Why Reddit trading frenzy, short selling in China doesn’t work

An investor looks at an electronic board showing stock information at a bankruptcy house in Nanjing, Jiangsu province, China.

Reuters

BEIJING – The recent Wall Street short selling frenzy is unlikely to come to China, where there are many more market constraints.

Short selling refers to a trading strategy that allows investors to bet that a stock price or security will not fall.

To shorten stocks, investors borrow shares and sell them, then buy them back at a lower price later, and the profits made out of pocket. If the share price does not fall, the short seller will try to reduce losses by buying back the stock, which is now costing more.

Investors in mainland China have limited capacity to make short stocks – a sign that the local markets are still unusual. Strict regulation and online censorship in China also contribute to different investor behavior compared to US behavior.

Since last month, there are millions of individual investors has gathered into the WallStreetBets forum on Reddit, encouraging each other to stock shares of hedge funds that have been shortened, or a bet to fall in price.

Trading of traders through stockbrokers like the free Robinhood app caused stocks of stocks that were very scarce like GameStop, a video game retailer, to go up 400% in a week.

Shares of GameStop and others targeted by the Reddit community have fallen sharply since then – but not before some assets that pledged against them lost billions of dollars.
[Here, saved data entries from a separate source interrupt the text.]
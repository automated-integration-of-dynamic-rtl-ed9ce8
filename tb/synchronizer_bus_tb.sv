// Self-checking testbench of the word synchronizer.
//
// Random 8-bit words are sent from domain A into domain B under three clock
// ratios. A monitor in domain B records every clk_b_out pulse together with
// bus_out in the same cycle; the bench checks each word arrives once and
// unchanged, within the expected number of clk_b edges, that bus_out keeps
// its value between transfers, that busy covers the transfer, and that a
// word offered while busy is dropped. A watchdog ends a hung run.
module synchronizer_bus_tb;

  logic       clk_a = 1'b0, clk_b = 1'b0, rst_n = 1'b1;
  initial #1 rst_n = 1'b0;   // a falling edge, so the asynchronous resets act
  logic       clk_a_in = 1'b0;
  logic [7:0] bus_in = '0;
  logic       busy, clk_b_out;
  logic [7:0] bus_out;
  int   checks = 0, failures = 0;
  int   ratio = 0;   // 0: clk_b slower, 1: clk_b faster, 2: clk_b much slower
  int   pulses_b = 0;
  logic [7:0] last_word;

  always #5 clk_a = ~clk_a;
  always begin
    case (ratio)
      0:       #7;
      1:       #2;
      default: #23;
    endcase
    clk_b = ~clk_b;
  end

  synchronizer_bus #(.WIDTH(8)) dut (.*);

  always @(posedge clk_b) if (rst_n && clk_b_out) begin
    pulses_b++;
    last_word = bus_out;
  end

  task automatic check(input bit cond, input string what);
    checks++;
    if (!cond) begin failures++; $display("FAIL: %s", what); end
  endtask

  task automatic send_word(input logic [7:0] w);
    int n0, edges;
    n0 = pulses_b;
    @(negedge clk_a);
    check(!busy, "idle before the word");
    clk_a_in = 1'b1; bus_in = w;
    @(negedge clk_a);
    clk_a_in = 1'b0; bus_in = ~w;          // source may change right after the strobe
    check(busy, "busy after the strobe");
    edges = 0;
    while (pulses_b == n0 && edges < 20) begin @(negedge clk_b); edges++; end
    check(pulses_b == n0 + 1, "one strobe in domain B");
    check(last_word == w, $sformatf("word %02x arrived as %02x", w, last_word));
    check(edges >= 2 && edges <= 5, $sformatf("latency %0d clk_b edges", edges));
    repeat (8) @(negedge clk_b);
    check(bus_out == w, "bus_out holds the word");
    repeat (4) @(negedge clk_a);
    check(!busy, "busy released");
    check(pulses_b == n0 + 1, "no extra strobe");
  endtask

  initial begin
    repeat (3) @(negedge clk_a);
    rst_n = 1'b1;
    check(!busy && !clk_b_out && bus_out == 8'h00, "reset state");
    repeat (10) send_word(8'($urandom));
    // A second word while the first is in flight is dropped.
    begin
      int n0;
      n0 = pulses_b;
      @(negedge clk_a); clk_a_in = 1'b1; bus_in = 8'h5a;
      @(negedge clk_a); bus_in = 8'ha5;
      @(negedge clk_a); clk_a_in = 1'b0;
      repeat (20) @(negedge clk_b);
      repeat (6) @(negedge clk_a);
      check(pulses_b == n0 + 1 && bus_out == 8'h5a, "word while busy dropped");
    end
    ratio = 1;           // faster destination
    repeat (10) send_word(8'($urandom));
    ratio = 2;           // much slower destination
    repeat (5) send_word(8'($urandom));
    $display("TB_RESULT checks=%0d failures=%0d", checks, failures);
    $finish;
  end

  initial begin
    #400000;
    failures++;
    $display("FAIL: watchdog");
    $display("TB_RESULT checks=%0d failures=%0d", checks, failures);
    $finish;
  end

endmodule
Why Chinese stock markets are different

Here’s why analysts say something similar won’t happen in China:

First, the concept of short selling is relatively new and limited in the field of the country, where authorities are very vigilant to control risks.

Regulators only started allowing short selling about 10 years ago and it is still well below 1% of total market value.

The process is roughly the same as U.S. Traders ’profit by borrowing shares, selling them and then buying them back after prices fall.

But one difference in China is that regulators only allow investors to shorten a portion of stocks traded on the Shanghai and Shenzhen stock exchanges.

The list of stocks – about 1,600 or more of them – is constantly changing and usually only includes companies with good foundations, according to Bruce Pang, head of macro and strategy analysis at China Renaissance .

That contrasts with the short selling environment in the U.S., where niche funds typically select companies like GameStop for individual vulnerabilities in their businesses.

The limited ability to move Chinese stocks and 10% or 20% shares on daily price movements gives speculators more incentive to follow various strategies to make money, such as driving prices up before selling.

In the US, individual stock trading may be halted for excessive volatility, but prices may eventually rise or fall – such as a GameStop rise of more than 130% one day and a 44% fall the next.

Sustainability at all costs

Chinese regulators give priority to sustainability when formulating economic and fiscal policies – even if they want to improve the business environment by attracting more foreign investors and increasing the place of markets. stock in financing Chinese companies.

That mindset has impressed local stock investors, who tend to accept government support that means only Chinese stocks will rise. Local interpretation of official tokens has also boosted the momentum of profitability in the mainland stock market, leading to many of them being nicknamed “casino.”

But with millions of ordinary people, rather than institutions, gaining the upper hand over Chinese stock trading, regulators want to prevent widespread losses as a way to ensure sustainability.

That means authorities will take extra steps to control markets, and it would be very difficult for a large group of retail investors to fuel the recent frenzy seen in U.S. markets. .

All short stocks and online discussions about stocks are closely monitored, Pang said. So in a sense, investor protection in China is more than protection of more developed markets, he said.